The upper area of the bore 52 is provided with an internal thread 58 which is threadably engaged by an adjusting screw 60 extending through the bores 52, 56. The adjusting screw 60 is accessible and thus actuatable from outside and includes a shank 62 of reduced diameter which traverses the bore 52 and the bore 56. At its end which is distal to the thread 58, the shank 62 supports a molded piece 64 which e.g. may be retained or clamped onto the shank 62 between two collars 63. The generally ring-shaped molded piece 64 which is shown in FIG. 2 only by way of a dashed line as part of the one-way restrictor arrangement 50 for regulating a fluid flow between the vent chamber 36 and the vent port 32, includes a central bore for passage of the shank 62 and an annular lip 68 which bears against the wall of the bore 56 in the illustration of FIG. 3. The molded piece 64 is suitably made of flexible, elastic plastic material such as elastomer e.g. polyurethane, polyamide or the like so as to allow the molded piece 64 to be placed over the outer collar 63 onto the shank 62 until being secured between both collars 63.
As further seen in FIG. 3, an annular gap 70 is formed between the molded piece 64 and the shoulder 54 at the junction between the bores 52 and 56. The area of this gap 70, and thus the cross-sectional area between the housing 48 and the molded piece 64 for passage of fluid, can be modified from outside by suitably setting the adjusting screw 60.
At normal operation, compressed air returns from the consumer port 24 via the consumer chamber 28 and via the vent chamber 36 to the vent port 32, as illustrated in FIG. 2, so that compressed air flows through the annular gap 70 into a space 66 which is part of the bore 56 to thereby lift the annular lip 68 of the molded piece 64 from the wall of the bore 56 and to allow connection to the vent port 32. Thus, compressed air can flow from the consumer port 24 to the vent port 32, with this return flow being suitably throttled through change of the throttle cross-sectional area.
At occurrence of a dynamic pressure in the vent line 74 and tendency of compressed air to flow in reverse direction through the one-way restrictor arrangement 50, i.e. from the vent port 32 to the consumer port 24, then, the annular lip 68 of the molded piece 64 bears upon the wall of the bore 56 and thus prevents a passage of compressed air in this direction. An undesired flow of compressed air to the consumer via the consumer port 24 is thus prevented.

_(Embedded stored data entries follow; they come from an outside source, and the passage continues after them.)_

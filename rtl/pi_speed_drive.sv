// pi_speed_drive: digital cascaded speed drive for a permanent-magnet DC
// motor.
//
// Outer loop: a PI speed controller turns the speed error w* - w into a
// current reference i*. Inner loop: a sliding-mode controller compares i*
// with the measured current i and switches an H-bridge between +u0 and -u0.
// Both loops run at 40 kHz on 16-bit two's complement data.
//
// Data path:
//   mux_control  - walks an external analog mux (MAX310 type) over w*, w, i
//                  and an idle slot; max_a2 = bit1, max_a1 = bit0, max_a0 and
//                  max_en tied high as in the original wiring.
//   adc_demux    - latches the 10-bit A/D word per channel and converts it to
//                  16 bits.
//   sub16bit     - speed comparison e = w* - w.
//   pi_parallel / pi_direct_form1 - the two PI structures, both running on
//                  the same e; pi_sel picks which one drives i* (0 parallel,
//                  1 direct form I).
//   sm_current_control - sign of i* - i, registered at 40 kHz, to SW1..SW4;
//                  pwm_pos (+u0: SW1, SW4) and pwm_neg (-u0: SW2, SW3) are
//                  also brought out.
//
// Timing: one clock per mux slot by default (SLOT_CYCLES = 1), four slots per
// frame, so clk = 160 kHz gives the 40 kHz sample rate. In slot k the mux
// address is k and the A/D word present at the last cycle of the slot is
// latched. In the idle slot (frame = 1) the PI registers and the current
// decision are updated from the w*, w, i of the frame; the new switch state
// appears one clock later. sat reports that the speed comparison or a stage
// of the selected PI controller is clipping in the present cycle. The structure and widths follow the original
// design; slot order, gain format (GAIN_FRAC fraction bits), saturation,
// the single clock with enables and the switches-off state after reset are
// this design's choices. Running both PI structures side by side with a
// select is also this design's way of offering both.
module pi_speed_drive
  import pi_drive_pkg::*;
#(
  parameter int unsigned SLOT_CYCLES = 1,
  parameter int unsigned GAIN_FRAC   = 12
) (
  input  logic             clk,
  input  logic             rst,
  input  logic [ADC_W-1:0] ad_data,
  input  logic             pi_sel,
  input  sample_t          kp,
  input  sample_t          ki,
  input  sample_t          b0,
  input  sample_t          b1,
  output logic             max_a2,
  output logic             max_a1,
  output logic             max_a0,
  output logic             max_en,
  output logic [3:0]       sw,
  output logic             pwm_pos,
  output logic             pwm_neg,
  output sample_t          w_ref,
  output sample_t          w_meas,
  output sample_t          i_meas,
  output sample_t          i_ref,
  output logic             frame,
  output logic             sat
);

  logic [1:0] sel;
  logic [3:0] tap;
  sample_t    e;
  sample_t    i_ref_par, i_ref_df1;
  logic       e_sat, par_sat, df1_sat;

  mux_control #(.SLOT_CYCLES(SLOT_CYCLES), .N_SLOTS(4)) u_mux_ctrl (
    .clk, .rst, .sel, .tap
  );

  assign frame = tap[3];  // idle slot: w*, w, i of this frame all latched

  assign max_a2 = sel[1];
  assign max_a1 = sel[0];
  assign max_a0 = 1'b1;
  assign max_en = 1'b1;

  adc_demux u_demux (
    .clk, .rst, .ad_data, .tap(tap[2:0]), .w_ref, .w(w_meas), .i(i_meas)
  );

  sub16bit #(.W(DATA_W)) u_speed_cmp (.a(w_ref), .b(w_meas), .y(e), .sat(e_sat));

  pi_parallel #(.W(DATA_W), .FRAC(GAIN_FRAC)) u_pi_par (
    .clk, .rst, .en(frame), .kp, .ki, .e, .i_ref(i_ref_par), .sat(par_sat)
  );

  pi_direct_form1 #(.W(DATA_W), .FRAC(GAIN_FRAC)) u_pi_df1 (
    .clk, .rst, .en(frame), .b0, .b1, .e, .i_ref(i_ref_df1), .sat(df1_sat)
  );

  assign i_ref = pi_sel ? i_ref_df1 : i_ref_par;
  assign sat   = e_sat | (pi_sel ? df1_sat : par_sat);

  sm_current_control #(.W(DATA_W)) u_cur_ctrl (
    .clk, .rst, .en(frame), .i_ref, .i(i_meas), .pwm_pos, .pwm_neg, .sw
  );

endmodule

The molded piece 64 thus forms together with the housing 48 the throttle element as well as the non-return element (check valve) of the one-way restrictor 50.
Through installation of a one-way restrictor arrangement 50 according to the present invention directly within the housing 48 in a direction transversely to the bore in which the control piston 14 is fitted, a simple, compact and space-saving and thus cost-effective design and arrangement of the one-way restrictor 50 within the directional control valve 10 is attained.
While the invention has been illustrated and described as embodied in a directional control valve, it is not intended to be limited to the details shown since various modifications and structural changes may be made without departing in any way from the spirit of the present invention.